Now we know that it's possible to parallelize SQL databases quite a bit, and commercial products are there, which leaves two questions for extra credit: (i) why do the "cool kids" completely ignore these commercial products, and (ii) why are there no Open Source projects in this direction?

lurker19 · on May 26, 2011

(i) because free is more accessible than expensive. (ii) because it is expensive.

skorgu · on May 26, 2011

(iii) because when it breaks you're at the mercy of the vendor to fix it.

sigil · on May 26, 2011

> Guess the only valid point is 3: "Not novel at all — it represents a specific implementation of well known techniques developed nearly 25 years ago" Probably true..

Unfortunately, the USPTO does not agree. MapReduce was patented in 2010.

http://www.google.com/patents?id=upHLAAAAEBAJ

1010011010 · on May 26, 2011

"[Note: Although the system attributes this post to a single author, it was written by David J. DeWitt and Michael Stonebraker]"

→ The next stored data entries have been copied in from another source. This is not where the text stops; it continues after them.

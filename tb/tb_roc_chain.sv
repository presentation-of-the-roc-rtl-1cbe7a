// tb_roc_chain: a chain of three digital chips sharing Data and TransmitOn.
// Chip 1 gets two events, chip 2 none, chip 3 more events than its memory
// holds. After acquisition the DAQ passes the token to the first chip and
// rebuilds the frames from the shared lines. Checks: frames arrive in chain
// order with the right identifiers, BCIDs and hit patterns; the empty chip
// passes the token on; the chain's EndReadout comes back once; never more
// than one chip drives TransmitOn; at most two chips (the one finishing and
// the one starting) have their receivers biased during readout; all are off
// at the end.
module tb_roc_chain;
  timeunit 1ns; timeprecision 100ps;
  import roc_pkg::*;
  localparam int NC = 3, N = 4, D = 4, BW = 16, FW = 8 + BW + N;

  logic clk_src = 0, rclk_src = 0;
  logic pwr_on = 0, rst_n = 1, acq_on = 0, start_ro = 0;
  logic [NC-1:0][N-1:0] trig = '0;
  logic [NC-1:0][N-1:0][AMP_W-1:0] vin = '0;
  logic end_ro, data, transmit_on;
  logic [NC-1:0] lvds_en, conv_done, tx_on_chip;
  int checks = 0, failures = 0;

  roc_chain #(.N_CHIPS(NC), .N_CH(N), .DEPTH(D), .ANALOG(1'b0)) dut (
    .clk_p(clk_src), .clk_n(~clk_src), .rclk_p(rclk_src), .rclk_n(~rclk_src), .*);

  always #12.5 clk_src  = ~clk_src;
  always #100  rclk_src = ~rclk_src;

  logic [FW-1:0] sh; int nb = 0, n_end = 0, max_pow = 0, bcid_ref = 0, multi = 0;
  logic [FW-1:0] got [$], exp_q [$];
  logic reading = 0;
  always @(negedge rclk_src) begin
    if (transmit_on) begin sh = {sh[FW-2:0], data}; if (++nb == FW) begin got.push_back(sh); nb = 0; end end
    if (!$onehot0(tx_on_chip)) multi++;
    if (reading && $countones(lvds_en) > max_pow) max_pow = $countones(lvds_en);
  end
  always @(posedge end_ro) n_end++;
  always @(posedge clk_src) if (acq_on) bcid_ref++;

  task automatic check(input bit c, input string what);
    checks++; if (!c) begin failures++; $display("FAIL %s at %0t", what, $time); end
  endtask

  task automatic hit(input int chip, input bit store);
    logic [N-1:0] h = N'($urandom | 1);
    @(negedge clk_src);
    trig[chip] = h;
    if (store) exp_q.push_back({8'(chip + 1), BW'(bcid_ref), h});
    @(negedge clk_src) trig = '0;
    repeat (3) @(negedge clk_src);
  endtask

  initial begin
    #1000000; failures++;
    $display("TB_RESULT checks=%0d failures=%0d", checks, failures); $finish;
  end

  initial begin
    logic [FW-1:0] e0 [$], e2 [$];
    #1 rst_n = 0;
    #1000 pwr_on = 1; #300 rst_n = 1; #200;
    @(negedge clk_src) acq_on = 1;
    hit(0, 1); hit(2, 1); hit(0, 1);
    for (int i = 0; i < D; i++) hit(2, i < D - 1);
    acq_on = 0;
    #200 pwr_on = 0;
    #500;
    check(lvds_en == '0, "receivers off before readout");
    // expected order: chip 1 frames, then chip 3 frames
    foreach (exp_q[i]) if (exp_q[i][FW-1 -: 8] == 8'd1) e0.push_back(exp_q[i]); else e2.push_back(exp_q[i]);
    exp_q = {e0, e2};
    reading = 1;
    start_ro = 1; #150 start_ro = 0;
    wait (n_end == 1);
    #3000;
    check(n_end == 1, "one chain EndReadout");
    check(got.size() == exp_q.size(), $sformatf("frames %0d exp %0d", got.size(), exp_q.size()));
    foreach (got[i]) if (i < exp_q.size())
      check(got[i] === exp_q[i], $sformatf("frame %0d %h exp %h", i, got[i], exp_q[i]));
    check(multi == 0, "one talker at a time");
    check(max_pow >= 1 && max_pow <= 2, $sformatf("chips powered at once: %0d", max_pow));
    check(lvds_en == '0, "all receivers off after readout");
    $display("TB_RESULT checks=%0d failures=%0d", checks, failures);
    $finish;
  end
endmodule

I guess their schema doesn't handle multiple authors.

rfugger · on May 26, 2011

Given the experimental evaluations to date, we have serious doubts about how well MapReduce applications can scale.

Umm... Google search?

regularfry · on May 26, 2011

Yeah, that made me chuckle. Isn't the actual point, which the authors seem to at best skate over, that MapReduce scales (relatively) trivially to petabytes of data?

vicaya · on May 26, 2011

The article is from 2008. Since then, the so called parallel DB goes no where, and Hadoop takes over the world.

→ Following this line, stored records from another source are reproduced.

// roc_top: the ROC readout systems side by side.
// Two ILC calorimeter readout chains, each a daisy chain of chips with the
// power-on module: a digital one (HARDROC-like: hits go straight to RAM)
// and an analog one (SKIROC/SPIROC-like: SCA, ADC, then RAM). Each chain has
// its own DAQ lines: clock pairs, PowerON, reset, acquisition window,
// StartReadout in, EndReadout back, and the shared Data and TransmitOn.
// Beside them stands the autonomous PARISROC-style chip, which needs only a
// clock and a reset and sends tagged frames of hit channels by itself.
// Ports: d_* digital chain, a_* analog chain, p_* autonomous chip.
module roc_top
  import roc_pkg::*;
#(
  parameter int unsigned N_CHIPS     = N_CHIPS_DEF,
  parameter int unsigned N_CH        = N_CH_DEF,
  parameter int unsigned DEPTH       = DEPTH_DEF,
  parameter int unsigned CONV_CYCLES = CONV_CYC_DEF,
  parameter int unsigned P_N_CH      = 16,
  parameter int unsigned P_CONV_CYC  = 1024
) (
  // digital chain
  input  logic                                    d_clk_p, d_clk_n,
  input  logic                                    d_rclk_p, d_rclk_n,
  input  logic                                    d_pwr_on, d_rst_n, d_acq_on,
  input  logic [N_CHIPS-1:0][N_CH-1:0]            d_trig,
  input  logic                                    d_start_ro,
  output logic                                    d_end_ro,
  output logic                                    d_data, d_transmit_on,
  output logic [N_CHIPS-1:0]                      d_lvds_en,
  // analog chain
  input  logic                                    a_clk_p, a_clk_n,
  input  logic                                    a_rclk_p, a_rclk_n,
  input  logic                                    a_pwr_on, a_rst_n, a_acq_on,
  input  logic [N_CHIPS-1:0][N_CH-1:0]            a_trig,
  input  logic [N_CHIPS-1:0][N_CH-1:0][AMP_W-1:0] a_vin,
  input  logic                                    a_start_ro,
  output logic                                    a_end_ro,
  output logic                                    a_data, a_transmit_on,
  output logic [N_CHIPS-1:0]                      a_lvds_en,
  output logic [N_CHIPS-1:0]                      a_conv_done,
  // autonomous chip
  input  logic                                    p_clk, p_rst_n,
  input  logic [P_N_CH-1:0]                       p_trig,
  input  logic [P_N_CH-1:0][AMP_W-1:0]            p_vin,
  output logic                                    p_data, p_transmit_on,
  output phase_e                                  p_phase,
  output logic [31:0]                             p_n_frames, p_n_lost
);
  timeunit 1ns; timeprecision 100ps;
  logic [N_CHIPS-1:0] d_conv_done, d_tx, a_tx;

  roc_chain #(.N_CHIPS(N_CHIPS), .N_CH(N_CH), .DEPTH(DEPTH),
              .CONV_CYCLES(CONV_CYCLES), .ANALOG(1'b0)) u_dchain (
    .clk_p(d_clk_p), .clk_n(d_clk_n), .rclk_p(d_rclk_p), .rclk_n(d_rclk_n),
    .pwr_on(d_pwr_on), .rst_n(d_rst_n), .acq_on(d_acq_on), .trig(d_trig),
    .vin('0), .start_ro(d_start_ro), .end_ro(d_end_ro), .data(d_data),
    .transmit_on(d_transmit_on), .lvds_en(d_lvds_en),
    .conv_done(d_conv_done), .tx_on_chip(d_tx)
  );

  roc_chain #(.N_CHIPS(N_CHIPS), .N_CH(N_CH), .DEPTH(DEPTH),
              .CONV_CYCLES(CONV_CYCLES), .ANALOG(1'b1)) u_achain (
    .clk_p(a_clk_p), .clk_n(a_clk_n), .rclk_p(a_rclk_p), .rclk_n(a_rclk_n),
    .pwr_on(a_pwr_on), .rst_n(a_rst_n), .acq_on(a_acq_on), .trig(a_trig),
    .vin(a_vin), .start_ro(a_start_ro), .end_ro(a_end_ro), .data(a_data),
    .transmit_on(a_transmit_on), .lvds_en(a_lvds_en),
    .conv_done(a_conv_done), .tx_on_chip(a_tx)
  );

  parisroc #(.N_CH(P_N_CH), .CONV_CYCLES(P_CONV_CYC)) u_paris (
    .clk(p_clk), .rst_n(p_rst_n), .trig(p_trig), .vin(p_vin),
    .data_o(p_data), .tx_on(p_transmit_on), .phase(p_phase),
    .n_frames(p_n_frames), .n_lost(p_n_lost)
  );
endmodule
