// tb_roc_top: end-to-end run of the whole design at reduced sizes (three
// chips per chain, eight channels, memories of four frames, short
// conversions, a four-channel autonomous chip). The DAQ play and all checks
// are in roc_top_bench; the last initial block is the watchdog.
module tb_roc_top;
  timeunit 1ns; timeprecision 100ps;
  import roc_pkg::*;
  localparam int NC = 3, N = 8, D = 4, P_N = 4;
  logic clk40, clk5, pclk;
  logic d_pwr_on, d_rst_n, d_acq_on, d_start_ro, d_end_ro, d_data, d_transmit_on;
  logic a_pwr_on, a_rst_n, a_acq_on, a_start_ro, a_end_ro, a_data, a_transmit_on;
  logic [NC-1:0][N-1:0] d_trig, a_trig;
  logic [NC-1:0][N-1:0][AMP_W-1:0] a_vin;
  logic [NC-1:0] d_lvds_en, a_lvds_en, a_conv_done;
  logic p_rst_n, p_data, p_transmit_on;
  logic [P_N-1:0] p_trig;
  logic [P_N-1:0][AMP_W-1:0] p_vin;
  phase_e p_phase;
  logic [31:0] p_n_frames, p_n_lost;

  roc_top #(.N_CHIPS(NC), .N_CH(N), .DEPTH(D), .CONV_CYCLES(20), .P_N_CH(P_N), .P_CONV_CYC(30)) dut (
    .d_clk_p(clk40), .d_clk_n(~clk40), .d_rclk_p(clk5), .d_rclk_n(~clk5),
    .a_clk_p(clk40), .a_clk_n(~clk40), .a_rclk_p(clk5), .a_rclk_n(~clk5),
    .p_clk(pclk), .*);

  roc_top_bench #(.NC(NC), .N(N), .D(D), .CC(20), .P_N(P_N), .P_CC(30), .P_HITS(40), .P_GAP(150)) bench (.*);

  initial begin
    #1ms;
    $display("TB_RESULT checks=%0d failures=%0d", bench.checks, bench.failures + 1);
    $finish;
  end
endmodule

The main problem of traditional (OLAP) DBMS in the era of big data is that ETL (Extract/Transform/Load) becomes the main bottle neck rather than complex queries, as big data is inherently semi-structured and noisy. MR is the tool to process big data.

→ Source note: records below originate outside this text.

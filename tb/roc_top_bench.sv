// roc_top_bench: stimulus and checker shared by the end-to-end testbenches
// of roc_top. It plays the DAQ of both ILC chains through one full cycle
// (PowerON during reset, acquisition window with events, conversion,
// PowerON release, daisy-chained readout of the digital chain then of the
// analog chain) while hits keep arriving at the autonomous chip. Every
// frame read from a chain's shared lines is compared with a frame worked
// out from the stimulus: identifier, BCID, hit pattern and, for the analog
// chain, codes floor(v*4096/2048). For the autonomous chip every frame must
// match a hit sent on that channel, and read plus lost must equal sent.
// It counts how often each mechanism happened (asynchronous power-up,
// synchronous power-down, memory full, empty chip passing the token, token
// handover, conversion, track and hold, stacking and loss in the autonomous
// chip) and fails on any that never did.
module roc_top_bench
  import roc_pkg::*;
#(
  parameter int NC = 4, N = 64, D = 32, CC = 3744, P_N = 16, P_CC = 1024, P_HITS = 40, P_GAP = 400
) (
  output logic                          clk40, clk5, pclk,
  output logic                          d_pwr_on, d_rst_n, d_acq_on, d_start_ro,
  output logic [NC-1:0][N-1:0]          d_trig,
  input  logic                          d_end_ro, d_data, d_transmit_on,
  input  logic [NC-1:0]                 d_lvds_en,
  output logic                          a_pwr_on, a_rst_n, a_acq_on, a_start_ro,
  output logic [NC-1:0][N-1:0]          a_trig,
  output logic [NC-1:0][N-1:0][AMP_W-1:0] a_vin,
  input  logic                          a_end_ro, a_data, a_transmit_on,
  input  logic [NC-1:0]                 a_lvds_en, a_conv_done,
  output logic                          p_rst_n,
  output logic [P_N-1:0]                p_trig,
  output logic [P_N-1:0][AMP_W-1:0]     p_vin,
  input  logic                          p_data, p_transmit_on,
  input  phase_e                        p_phase,
  input  logic [31:0]                   p_n_frames, p_n_lost
);
  timeunit 1ns; timeprecision 100ps;
  localparam int BW = 16, AB = 12, PAB = 10, PTS = 24, PCW = $clog2(P_N);
  localparam int FWD = 8 + BW + N, FWA = FWD + N * AB, FWP = PCW + PTS + PAB;

  int checks = 0, failures = 0;
  // mechanism counters
  int m_pwr_up = 0, m_pwr_down = 0, m_full = 0, m_empty_pass = 0, m_handover = 0;
  int m_conv = 0, m_hold = 0, m_stack = 0, m_lost = 0, m_frames_p = 0;

  initial begin clk40 = 0; clk5 = 0; pclk = 0; end
  always #12.5 clk40 = ~clk40;
  always #100  clk5  = ~clk5;
  always #12.5 pclk  = ~pclk;

  task automatic check(input bit c, input string what);
    checks++; if (!c) begin failures++; $display("FAIL %s at %0t", what, $time); end
  endtask

  // ---------------- ILC chains: DAQ receivers ----------------
  logic [FWD-1:0] shd, got_d [$], exp_d [$];
  logic [FWA-1:0] sha, got_a [$], exp_a [$];
  int nbd = 0, nba = 0;
  always @(negedge clk5) begin
    if (d_transmit_on) begin shd = {shd[FWD-2:0], d_data}; if (++nbd == FWD) begin got_d.push_back(shd); nbd = 0; end end
    if (a_transmit_on) begin sha = {sha[FWA-2:0], a_data}; if (++nba == FWA) begin got_a.push_back(sha); nba = 0; end end
  end
  int bcid_ref = 0;
  logic [NC-1:0] d_lvds_en_q = '0, a_lvds_en_q = '0;
  always @(posedge clk40) if (d_acq_on) bcid_ref++;

  // during readout (PowerON low) a chip's receivers come on while the
  // previous chip's are still on only at a token handover, and never are
  // more than two chips of a chain powered
  int max_ro_pow = 0;
  always @(posedge clk5) begin
    if (!d_pwr_on && !a_pwr_on && d_rst_n) begin
      for (int k = 1; k < NC; k++)
        if ((d_lvds_en[k] && !d_lvds_en_q[k] && d_lvds_en[k-1]) ||
            (a_lvds_en[k] && !a_lvds_en_q[k] && a_lvds_en[k-1])) m_handover++;
      if ($countones(d_lvds_en) > max_ro_pow) max_ro_pow = $countones(d_lvds_en);
      if ($countones(a_lvds_en) > max_ro_pow) max_ro_pow = $countones(a_lvds_en);
    end
    d_lvds_en_q <= d_lvds_en; a_lvds_en_q <= a_lvds_en;
  end

  logic [FWD-1:0] qd [NC][$];
  logic [FWA-1:0] qa [NC][$];
  int nev [NC];

  task automatic event_on(input int chip);
    logic [N-1:0] h; logic [N*AB-1:0] codes;
    h = N'({$urandom, $urandom, $urandom}) | N'(1);
    for (int ch = 0; ch < N; ch++) begin
      int v = h[ch] ? $urandom_range(0, 2300) : 0;
      int c = (v * 4096) / 2048; if (c > 4095) c = 4095;
      a_vin[chip][ch] = AMP_W'(v);
      codes[ch*AB +: AB] = AB'(c);
    end
    @(negedge clk40);
    d_trig[chip] = h; a_trig[chip] = h;
    if (nev[chip] < D) begin
      qd[chip].push_back({8'(chip + 1), BW'(bcid_ref), h});
      qa[chip].push_back({8'(chip + 1), BW'(bcid_ref), h, codes});
    end else m_full++;
    nev[chip]++;
    @(negedge clk40); d_trig = '0; a_trig = '0;
    repeat (6) @(negedge clk40);
    a_vin[chip] = '0;
    m_hold++;
  endtask

  // ---------------- autonomous chip ----------------
  typedef struct { int ts; int code; } phit_t;
  phit_t psent [P_N][$];
  int p_sent = 0, p_got = 0, tsref = 0, p_done = 0;
  always @(posedge pclk) if (p_rst_n) tsref++;
  logic [FWP-1:0] shp; int nbp = 0;
  always @(negedge pclk) if (p_transmit_on) begin
    shp = {shp[FWP-2:0], p_data};
    if (++nbp == FWP) begin
      int ch, ts, code, k;
      nbp = 0; p_got++;
      ch = int'(shp[FWP-1 -: PCW]); ts = int'(shp[PAB +: PTS]); code = int'(shp[PAB-1:0]);
      k = -1;
      foreach (psent[ch][i]) if (k < 0 && psent[ch][i].ts == ts) k = i;
      check(k >= 0, $sformatf("autonomous frame ch %0d ts %0d matches a hit", ch, ts));
      if (k >= 0) begin
        check(psent[ch][k].code == code, $sformatf("autonomous code ch %0d", ch));
        for (int j = 0; j <= k; j++) void'(psent[ch].pop_front());
      end
    end
  end

  initial begin
    p_rst_n = 1; p_trig = '0; p_vin = '0;
    #1 p_rst_n = 0;
    #100 p_rst_n = 1;
    repeat (P_HITS) begin
      logic [P_N-1:0] h;
      repeat ($urandom_range(5, P_GAP)) @(negedge pclk);
      h = P_N'($urandom);
      if (($urandom % 4) == 0) h = '1;
      if (p_phase != PH_ACQ) m_stack++;
      for (int ch = 0; ch < P_N; ch++) if (h[ch]) begin
        int v = $urandom_range(0, 2500);
        int c = (v * 1024) / 2048; if (c > 1023) c = 1023;
        p_vin[ch] = AMP_W'(v);
        psent[ch].push_back('{tsref, c});
        p_sent++;
      end
      p_trig = h;
      @(negedge pclk) p_trig = '0;
      repeat (5) @(negedge pclk);
      p_vin = '0;
    end
    p_done = 1;
  end

  // ---------------- ILC cycle ----------------
  realtime t_mark, t_conv, t_ro_d, t_ro_a;

  initial begin
    d_pwr_on = 0; d_rst_n = 1; d_acq_on = 0; d_start_ro = 0; d_trig = '0;
    a_pwr_on = 0; a_rst_n = 1; a_acq_on = 0; a_start_ro = 0; a_trig = '0; a_vin = '0;
    foreach (nev[k]) nev[k] = 0;
    #1 d_rst_n = 0; a_rst_n = 0;
    #2000;
    check(d_lvds_en == '0 && a_lvds_en == '0, "chains unpowered before the cycle");
    // PowerON during reset: receivers biased at once
    d_pwr_on = 1; a_pwr_on = 1; #1;
    if (&d_lvds_en && &a_lvds_en) m_pwr_up++;
    #300 d_rst_n = 1; a_rst_n = 1; #200;
    @(negedge clk40) d_acq_on = 1; a_acq_on = 1;
    // chip 0: one more event than the memory holds; chip 1: none; others: a few
    for (int i = 0; i <= D; i++) event_on(0);
    for (int k = 2; k < NC; k++) repeat (1 + k) event_on(k);
    if (NC > 2) event_on(NC - 1);
    repeat (5) @(negedge clk40);
    d_acq_on = 0; a_acq_on = 0;
    t_mark = $realtime;
    wait (&a_conv_done);
    m_conv++;
    begin
      // one conversion = ADC time + 6 sequencing cycles, all channels at once
      int maxev = 0;
      foreach (nev[k]) if ((nev[k] > D ? D : nev[k]) > maxev) maxev = (nev[k] > D ? D : nev[k]);
      t_conv = $realtime - t_mark;
      check(t_conv >= maxev * (CC + 6) * 25.0 && t_conv <= maxev * (CC + 6) * 25.0 + 150.0,
            $sformatf("conversion of %0d columns took %0t ns", maxev, t_conv));
    end
    #100 d_pwr_on = 0; a_pwr_on = 0;
    #400;
    if (d_lvds_en == '0 && a_lvds_en == '0) m_pwr_down++;
    check(d_lvds_en == '0 && a_lvds_en == '0, "receivers off after PowerON release");
    // expected frames in chain order
    for (int k = 0; k < NC; k++) begin
      foreach (qd[k][i]) exp_d.push_back(qd[k][i]);
      foreach (qa[k][i]) exp_a.push_back(qa[k][i]);
      if (nev[k] == 0) m_empty_pass++;
    end
    t_mark = $realtime;
    d_start_ro = 1; #150 d_start_ro = 0;
    wait (d_end_ro);
    t_ro_d = $realtime - t_mark;
    // serial time of all frames plus, per chip, receiver wake-up and token
    // synchronization (under 2 us)
    check(t_ro_d >= exp_d.size() * (FWD + 3) * 200.0 && t_ro_d <= exp_d.size() * (FWD + 3) * 200.0 + NC * 2000.0,
          $sformatf("digital chain readout took %0t ns", t_ro_d));
    #1000;
    check(got_d.size() == exp_d.size(), $sformatf("digital frames %0d exp %0d", got_d.size(), exp_d.size()));
    foreach (got_d[i]) if (i < exp_d.size()) check(got_d[i] === exp_d[i], $sformatf("digital frame %0d", i));
    t_mark = $realtime;
    a_start_ro = 1; #150 a_start_ro = 0;
    wait (a_end_ro);
    t_ro_a = $realtime - t_mark;
    check(t_ro_a >= exp_a.size() * (FWA + 3) * 200.0 && t_ro_a <= exp_a.size() * (FWA + 3) * 200.0 + NC * 2000.0,
          $sformatf("analog chain readout took %0t ns", t_ro_a));
    #1000;
    check(got_a.size() == exp_a.size(), $sformatf("analog frames %0d exp %0d", got_a.size(), exp_a.size()));
    foreach (got_a[i]) if (i < exp_a.size()) check(got_a[i] === exp_a[i], $sformatf("analog frame %0d", i));
    check(d_lvds_en == '0 && a_lvds_en == '0, "receivers off after readout");
    // autonomous chip: let it drain
    wait (p_done);
    repeat (P_N * 2 * (P_CC + FWP + 10)) @(negedge pclk);
    m_lost = int'(p_n_lost); m_frames_p = p_got;
    check(p_got == int'(p_n_frames), "autonomous frames counted");
    check(p_got + int'(p_n_lost) == p_sent, $sformatf("autonomous read %0d + lost %0d != sent %0d", p_got, p_n_lost, p_sent));
    // ILC budgets: 3 ms for the conversions, 4 ms for a chip's readout
    check(t_conv <= 3.0e6 + 150.0, "conversion within the 3 ms budget");
    check(t_ro_d <= 4.0e6, "digital chain readout within the 4 ms budget");
    $display("times: conversion %0.1f us, digital chain readout %0.1f us, analog chain readout %0.1f us",
             t_conv / 1000.0, t_ro_d / 1000.0, t_ro_a / 1000.0);
    $display("mechanisms: power-up %0d power-down %0d memory-full %0d empty-pass %0d handover %0d conversion %0d track-hold %0d stacked %0d lost %0d selective-frames %0d",
             m_pwr_up, m_pwr_down, m_full, m_empty_pass, m_handover, m_conv, m_hold, m_stack, m_lost, m_frames_p);
    check(m_pwr_up > 0, "asynchronous power-up");
    check(m_pwr_down > 0, "synchronous power-down");
    check(m_full > 0, "memory full");
    check(m_empty_pass > 0, "empty chip passes the token");
    check(m_handover > 0, "token handover");
    check(max_ro_pow <= 2, $sformatf("%0d chips of a chain powered at once during readout", max_ro_pow));
    check(m_conv > 0, "conversion");
    check(m_hold > 0, "track and hold");
    check(m_stack > 0, "hits stacked during conversion or readout");
    check(m_lost > 0, "SCA overflow in the autonomous chip");
    check(m_frames_p > 0, "selective readout frames");
    $display("TB_RESULT checks=%0d failures=%0d", checks, failures);
    $finish;
  end
endmodule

geekzgalore · on May 26, 2011

Seems that the author needs to do some serious research and reading for MapReduce

js4all · on May 26, 2011

Not well researched. For instance: Map-Reduce is not used to index data or to replace indexing. This is just one point. There are so many wrong assumptions in this article, that I don't know where to begin.

peterbraden · on May 26, 2011

exactly, plus map-reduce can be combined with indexing - see CouchDB

dxbydt · on May 26, 2011

http://www.computerworld.com/s/article/9142406/Big_three_dat...

"We'd never bring Hadoop code into one of our products," said Microsoft's David J. DeWitt. DeWitt is an academic expert in parallel SQL databases.

DeWitt says that in MapReduce "schema is buried" and furthermore, "the programmer must discover the structure by an examination of the code. Not only is this a very tedious exercise, but also the programmer must find the source code for the application."

Ever heard of Hive ? http://wiki.apache.org/hadoop/Hive/GettingStarted#SQL_Operat...

But he does make one important point - "whether a DBMS should be written: a. By stating what you want ( Relational DBMS ) b. By presenting an algorithm for data access ( Codasyl, MapReduce)

Well, mathematically speaking, 'a' wins hands down since you've normalized the data & have "no garbage in the data set" ( DeWitt's terminology ) . However, once you have a fast-enough access, potentially infinite memory to handle thousands of columns & millions of rows, then there's no reason not to atleast try to do a Codasyl. In that respect, Codasyl is like say a bubblesort. If you're going to be sorting atmost 10 elements a million times in your application, you would be better off with a quick and dirty bubblesort which actually performs faster in this particular case than a correctly written MergeSort which will do a lot better if you have a million elements, but will perform poorly if you have just 10 elements ( O(1n^2) = 100, O(510*ln(10)) = 115 ). When I first learnt DBMSs in school, the Professor actually made this very point - "someday we'll attempt a Codasyl, just not right now." Well, that day has come.

mxyzptlk · on May 26, 2011

We're using both. Vertica is amazingly fast. Hadoop helps us analyze some very big data sets. I wouldn't want to lose either one.

Vitaly · on May 26, 2011

completely missing the point. map reduce didn't come to replace databases. it takes on tasks that databases are incapable of doing. google's search operation would be impossible to serve sanely with rdbms.

chrisjsmith · on May 26, 2011

Looks like "enterprise company selling expensive black box trying to direct attention to their product" to me.